Multidimensional alert with multiple tresholds

Hi!

goal I’ve set up application metrics to ship with an ‘availability’ label. I’m planning to set up black-box monitoring for a series of applications, with different ‘availability’ levels.
To that end, I’m setting up some multidimensional alerts and am looking for the best way to go about this. I realize that even with blackbox monitoring, the norms, or thresholds for each application are going to be different. My plan is to use tresholds based on the ‘availability’ rating as a sensible default and allow overrides in some way (e.g. with an extra alertrule and nested notification policies to redirect the default to /dev/nullThis text will be hidden)

What I have
here’s an example with one threshold:

Query A: sum(increase(logback_events_total{level="error"}[10m])) by (app_kubernetes_io_name, company.com/availability, company.com/team)
Expression B: Reduce max A
Expression C: Math $B > 5
(a notification policy then redirects alerts to the right team, based on company.com/team)

One way to do it
Now, to go to multiple tresholds, I can add a filter on availability to query A (company.com/availability="2"), duplicate that query for each of 4 possible values, duplicate the expressions too and make the final expression something like $E > 10 || $F > 5 || $G > 3 || $H > 1.
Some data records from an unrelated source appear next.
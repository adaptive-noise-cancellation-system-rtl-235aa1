// wm8731_i2s_model: behavioural model of the WM8731 CODEC's digital audio
// interface in I2S master mode, for testbenches only. It generates BCLK
// (half period BCLK_HALF_NS nanoseconds) and both LR clocks, 32 BCLK periods
// per channel. The LR clocks and ADCDAT change on BCLK rising edges; each
// channel word is 16 bits, MSB first, in BCLK periods 1..16 of its half
// frame (I2S alignment). left_word and right_word are taken at the start of
// each half frame (cur_left/cur_right show the words of the current frame).
// DACDAT is sampled on BCLK falling edges in the same periods; the words
// received appear on dac_left/dac_right, and frames counts completed frames.
module wm8731_i2s_model #(
  parameter real BCLK_HALF_NS = 162.76   // 3.072 MHz
) (
  output logic        bclk,
  output logic        adc_lrclk,
  output logic        dac_lrclk,
  output logic        adcdat,
  input  logic        dacdat,
  input  logic [15:0] left_word,
  input  logic [15:0] right_word,
  output logic [15:0] cur_left,
  output logic [15:0] cur_right,
  output logic [15:0] dac_left,
  output logic [15:0] dac_right,
  output int          frames
);
  logic [15:0] word, dword;

  initial begin
    bclk = 1'b0; adc_lrclk = 1'b0; dac_lrclk = 1'b0; adcdat = 1'b0;
    dac_left = '0; dac_right = '0; cur_left = '0; cur_right = '0;
    frames = 0; word = '0; dword = '0;
    forever begin
      for (int ch = 0; ch < 2; ch++) begin
        for (int slot = 0; slot < 32; slot++) begin
          #(BCLK_HALF_NS) bclk = 1'b1;
          if (slot == 0) begin
            word = (ch == 1) ? right_word : left_word;
            if (ch == 1) cur_right = word; else cur_left = word;
            adc_lrclk = ch[0];
            dac_lrclk = ch[0];
          end
          adcdat = (slot >= 1 && slot <= 16) ? word[16 - slot] : 1'b0;
          #(BCLK_HALF_NS) bclk = 1'b0;
          if (slot >= 1 && slot <= 16) dword[16 - slot] = dacdat;
        end
        if (ch == 0) dac_left = dword;
        else begin
          dac_right = dword;
          frames++;
        end
      end
    end
  end
endmodule
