- the host processor;
- the optional DMA-based control subsystem;
- the local memory and the off-chip memory controller of the system.

Approximations of tanh, sigmoid and radial-basis functions are left to
instruction sequences. There is no LUT or polynomial unit.

The larger configuration projected for big networks has 64 KB per NCB and
16 KB of program memory. It is not built. `BANK_WORDS` = 2048 and
`PROG_WORDS` / `PROG_AW` = 4096 / 12 in `pneuro_pkg` size the memories for it.
The host data window would also need one more word-address bit, because bits
12:3 hold only 1024 words.
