**Throughput.** PE_1's a^1 output has no back-pressure, so an 8-entry FIFO
sits between the PEs. The input is throttled (`x_ready` low, `stall` high)
while the FIFO might not have room for the pairs PE_1 still has in flight.
With 3 multipliers PE_2 needs 3 cycles per pair. Levels 2..J hold about N0/2
pairs in total, so PE_2 needs about 1.5·N0 cycles of engine time per frame.
A continuous stream is therefore slowed to about two samples every three
cycles.

Set the PE_2 multiplier count to 5 (parameter `M` of `dwt_rpa_pe`) to reach
full rate.

## Arc2D-I: separable 2-D transform on one shared filter bank (`arc2d_sep`)

The separable transform filters the rows of an image and then the columns of
the row-filtered result. The architecture does both, for every level, on a
single filter bank: one folded engine (M = 5) that produces a low-pass and a
high-pass coefficient every two cycles. A multiplexer feeds the engine from
one of two sources, and the bank works through a list of jobs.

**Row job (level j, row r).** The N_j = N/2^(j−1) samples of one row pass,
one per cycle, through an 8-word delay line. The delay line is cleared
before each row, so every row starts from zero history. Every second sample
the engine filters the nine-sample window. The N_j/2 L and N_j/2 H
coefficients are written as one row into the register block R_j. Level 1
reads image pixels from the input. Higher levels read a stored LL row.

**Register block R_j.** This holds the last nine row-filtered rows of level
j, N_j words each, in nine banks written cyclically. Because every row has
its own bank, the nine coefficients of one column can be read in a single
cycle. The column pass therefore sees the data in column order without any
transposition memory.

**Column job (level j, after odd row r).** For each of the N_j coefficient
columns, rows r, r−1, …, r−8 are read from R_j, with zeros above the image.
The engine filters them vertically, taking two cycles per column:

* The first half of the columns (the L columns) gives LL and LH.
  - The LL row goes into the level's one-row LL buffer. It is the input of a
    later row job of level j+1.
  - LH waits in a half-row buffer.
* The second half (the H columns) gives HL and HH. These leave together
  with the buffered LH and, at the last level, with LL.

**Scheduling.** This is a row-based recursive pyramid. After each job the
bank waits for the engine to drain. It then takes, in order:

1. the pending job of the highest level, with a column job before a row job
   of the same level;
2. otherwise, a row job on the next input row.

`x_ready` is high only while an input row is being read. The image input
therefore stalls during column jobs and higher levels.

The priority order ensures that a pending column job or LL row is consumed
before the next row of its level overwrites it. Two assertions check the
filter bank and column-job handshakes.

**Cycle count.** Level j needs N_j² cycles of row jobs and N_j² cycles of
column jobs, so a frame takes about 2·N²·(1 + 1/4 + 1/16) cycles plus a few
per job. That is about 176 k cycles at N = 256, J = 3. Level 1 alone accounts
for the 2·N² of the original description.

At N = 256 the register blocks hold 9 · (256+128+64) words of 16 bits. The LL
row buffers hold 128+64+32 words.

## Arc2D-II: non-separable 2-D transform on one shared unit (`arc2d_nonsep`)

Each subband is a direct 2-D convolution followed by decimation by 2 in both
directions. The kernels are the outer products of the 1-D filters: 9×9 for
LL, 9×7 and 7×9 for LH and HL, and 7×7 for HH. They are stored as 24-bit
coefficients with 20 fractional bits, and the result is rounded only once.
It therefore differs slightly from the separable architecture, which rounds
after the row pass.

**Row pairs.** The image enters two rows at a time: each cycle brings column
c of row 2m and of row 2m+1. With both rows of a decimated output row
present at once, the decimated output can be computed directly, and every
output row needs just one pass over NJ columns.

**Row delay circuits.** Every level has two pipes holding its earlier rows:

* one for odd rows: 2m−1, 2m−3, 2m−5, 2m−7
* one for even rows: 2m−2, 2m−4, 2m−6

At level j each row-delay element is N/2^(j−1) words. The levels are packed
into memories of 2N words, level j starting at word 2N − 2N/2^(j−1). On
every column the pipes of the level being processed shift by one row at
that column.

**Vertical pre-adders.** For the 9-tap vertical low-pass, rows symmetric
about the centre row 2m−3 are added. This gives five row sums:
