// dbwt_pkg: shared constants of the discrete biorthogonal wavelet transform
// (DBWT) library.
//
// Word lengths: input samples are W_I = 9 bit and all wavelet coefficients
// are carried at W_O = 16 bit two's complement, the figures of the design.
// The filter pair is the CDF 9/7 biorthogonal analysis pair (9-tap low-pass
// h, 7-tap high-pass g). Both filters are symmetric, so only the unique
// halves are stored: H_Q[0..4] = h[0..4] (h[k] = h[8-k]) and
// G_Q[0..3] = g[0..3] (g[k] = g[6-k]). The coefficients are quantised to
// W_C = 12 bit with FRAC = 10 fractional bits, normalised for unit DC gain of
// the low-pass filter (sum of h = 1, sum of g = 0); the coefficient word
// length and this normalisation are choices of this implementation.
//
// Filtering convention used by every block: with zero-based sample index n,
// the decimated output pair m is produced when sample x[2m+1] arrives:
//   low[m]  = sum_{k=0..8} h[k] * x[2m+1-k]
//   high[m] = sum_{k=0..6} g[k] * x[2m+1-k]
// with x[n] = 0 for n < 0 (every frame, and in 2-D every row, starts from
// zero history). A frame of N samples gives N/2 pairs.
package dbwt_pkg;

  localparam int W_I   = 9;    // input sample width
  localparam int W_O   = 16;   // coefficient (output) width, all levels
  localparam int W_C   = 12;   // filter coefficient width
  localparam int FRAC  = 10;   // fractional bits of the filter coefficients
  localparam int L_LO  = 9;    // low-pass taps
  localparam int L_HI  = 7;    // high-pass taps
  localparam int NU_LO = 5;    // unique low-pass coefficients
  localparam int NU_HI = 4;    // unique high-pass coefficients
  localparam int NU    = NU_LO + NU_HI;

  // round(c * 2^10) of the CDF 9/7 analysis filters
  localparam logic signed [W_C-1:0] H_Q [NU_LO] = '{12'sd27, -12'sd17, -12'sd80, 12'sd273, 12'sd617};
  localparam logic signed [W_C-1:0] G_Q [NU_HI] = '{12'sd93, -12'sd59, -12'sd605, 12'sd1142};

  // Multiplier count of stage j of the balanced pipeline: ceil(L / 2^j),
  // at least one.
  function automatic int mults_of_level(int l, int j);
    int m;
    m = (l + (1 << j) - 1) >> j;
    return (m < 1) ? 1 : m;
  endfunction

  // Round-half-up a wide accumulator by SHIFT bits and saturate to W_O bits.
  function automatic logic signed [W_O-1:0] round_sat(input logic signed [63:0] acc,
                                                      input int shift);
    logic signed [63:0] r;
    r = (acc + (64'sd1 <<< (shift - 1))) >>> shift;
    if (r > 64'sd32767)       return 16'sh7fff;
    else if (r < -64'sd32768) return 16'sh8000;
    else                      return r[W_O-1:0];
  endfunction

endpackage
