// dwt_fold_core: folded multiply-accumulate engine of a DBWT processing
// element.
//
// One job computes a decimated low-pass/high-pass output pair of a symmetric
// filter pair whose symmetric taps have already been pre-added: the caller
// supplies NU_LO = 5 low-pass operands and NU_HI = 4 high-pass operands, and
// the engine forms sum(op_lo[i] * CL[i]) and sum(op_hi[i] * CH[i]). The nine
// products are spread over C = ceil(9 / M) clock cycles on M multipliers, so
// the multiplier count M trades area against the cycles per output pair, as
// the per-stage multiplier budget M_j of the balanced pipeline requires. The
// split of the nine products into groups of M is this implementation's.
//
// Timing: `start` latches the operands and the tag. The products are
// accumulated in the C following cycles; `done` pulses for one cycle after the
// last group, with the full-precision sums on acc_lo / acc_hi and the job's
// tag on tag_out (latency C+1 cycles). A new job may start whenever
// `can_start` is high, which includes the cycle of the last group, so jobs
// can follow each other every C cycles. Starting while `can_start` is low is
// a protocol error (asserted).
module dwt_fold_core #(
  parameter int DW    = 17,                      // operand width (after pre-add)
  parameter int CW    = 12,                      // coefficient width
  parameter int M     = 5,                       // multipliers
  parameter int ACC_W = 36,                      // accumulator width
  parameter int TW    = 1,                       // tag width
  parameter int CL [5] = '{27, -17, -80, 273, 617},
  parameter int CH [4] = '{93, -59, -605, 1142}
) (
  input  logic                    clk,
  input  logic                    rst_n,
  input  logic                    start,
  input  logic signed [DW-1:0]    op_lo [5],
  input  logic signed [DW-1:0]    op_hi [4],
  input  logic [TW-1:0]           tag_in,
  output logic                    can_start,
  output logic                    done,
  output logic signed [ACC_W-1:0] acc_lo,
  output logic signed [ACC_W-1:0] acc_hi,
  output logic [TW-1:0]           tag_out
);
  localparam int NP = 9;
  localparam int C  = (NP + M - 1) / M;
  localparam int CNT_W = (C > 1) ? $clog2(C) : 1;

  typedef logic signed [CW-1:0] coef_t;

  function automatic coef_t coef_of(int idx);
    return (idx < 5) ? coef_t'(CL[idx]) : coef_t'(CH[idx-5]);
  endfunction

  logic signed [DW-1:0]    op [NP];
  logic                    busy;
  logic [CNT_W-1:0]        cnt;
  logic [TW-1:0]           tag;
  logic signed [ACC_W-1:0] sum_lo, sum_hi;   // running sums
  logic signed [ACC_W-1:0] grp_lo, grp_hi;   // this cycle's products
  logic                    last;

  assign last      = busy && (int'(cnt) == C - 1);
  assign can_start = !busy || last;

  always_comb begin
    grp_lo = '0;
    grp_hi = '0;
    for (int m = 0; m < M; m++) begin
      for (int i = 0; i < NP; i++) begin
        if (int'(cnt) * M + m == i) begin
          if (i < 5) grp_lo += ACC_W'(op[i] * coef_of(i));
          else       grp_hi += ACC_W'(op[i] * coef_of(i));
        end
      end
    end
  end

  always_ff @(posedge clk or negedge rst_n) begin
    if (!rst_n) begin
      busy    <= 1'b0;
      cnt     <= '0;
      tag     <= '0;
      sum_lo  <= '0;
      sum_hi  <= '0;
      done    <= 1'b0;
      acc_lo  <= '0;
      acc_hi  <= '0;
      tag_out <= '0;
      for (int i = 0; i < NP; i++) op[i] <= '0;
    end else begin
      done <= 1'b0;
      if (last) begin
        acc_lo  <= sum_lo + grp_lo;
        acc_hi  <= sum_hi + grp_hi;
        tag_out <= tag;
        done    <= 1'b1;
        sum_lo  <= '0;
        sum_hi  <= '0;
        busy    <= 1'b0;
      end else if (busy) begin
        sum_lo <= sum_lo + grp_lo;
        sum_hi <= sum_hi + grp_hi;
        cnt    <= cnt + 1'b1;
      end
      if (start) begin
        for (int i = 0; i < 5; i++) op[i]   <= op_lo[i];
        for (int i = 0; i < 4; i++) op[5+i] <= op_hi[i];
        tag  <= tag_in;
        busy <= 1'b1;
        cnt  <= '0;
      end
    end
  end

  // A job may only start when the engine can take it.
  assert property (@(posedge clk) disable iff (!rst_n) start |-> can_start)
    else $error("dwt_fold_core: start while busy");

endmodule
This has a lot of duplication in it and if there is no application with that availability yet, the alert does not show correctly in the gui, because the preview can’t handle no-data situations.

Another way to do it
I could do the same, but in 4 different alerts, which doesn’t have that last problem, but has a lot of duplication as well.

What I’m looking for
What I would actually want is something like this (promQL style), in expression C:
$B{mycompany.com/availability="1"} > 10 || $B{mycompany.com/availability="2"} > 5 || $B{mycompany.com/availability="3"} > 3 || $B{mycompany.com/availability="4"} > 1
The above is invalid and as far as I can see, expressions can not operate on labels, but is there any other way to this?

Bonus question: Is there a way to store the thresholds seperate from the alert definitions, (such as we can do with constants in the dashboards or with prometheus recordrules), but in a way that it can be adjusted in the grafana gui?

1 Like

hi there,

can you please specify your grafana version? Alerting gets done of rapid development so this is really contingent on your version. I’m guessing you are using the new Unified Alerting platform and not the legacy platform :+1:

Hi!

Yes, it’s with the unified alert system. At the time of writing, the grafana version was 9.0.5.

It took me a while to realize that, if you start with an existing dashboard that got converted during the migration to grafana 9, it’s alert gets turned into a ‘legacy’ query. And you can’t create multidimensional alerts from those. By recreating the alert and using the new type, plus a reduce and math expression, I could make the query as described above.

I tried to make the post as short as possible with all the info, but by rereading, it might have been a bit too short and made it hard to read the goal.

The question is basically:

  1. most of my metrics have an “availability” label, which is numeric. 1-4.
  2. I would like the (unified) alert to only fire, if the availability label for the metric is higher than a constant or doesn’t exist. Preferably without having 4 different queries in each alert.

If that works, I’d like to improve it like so:

A) can I store the constant separate from the alert query?
B) some of my metrics have an “availability-override” label. Same range. If this label is set, then the query should compare against this number instead of the constant.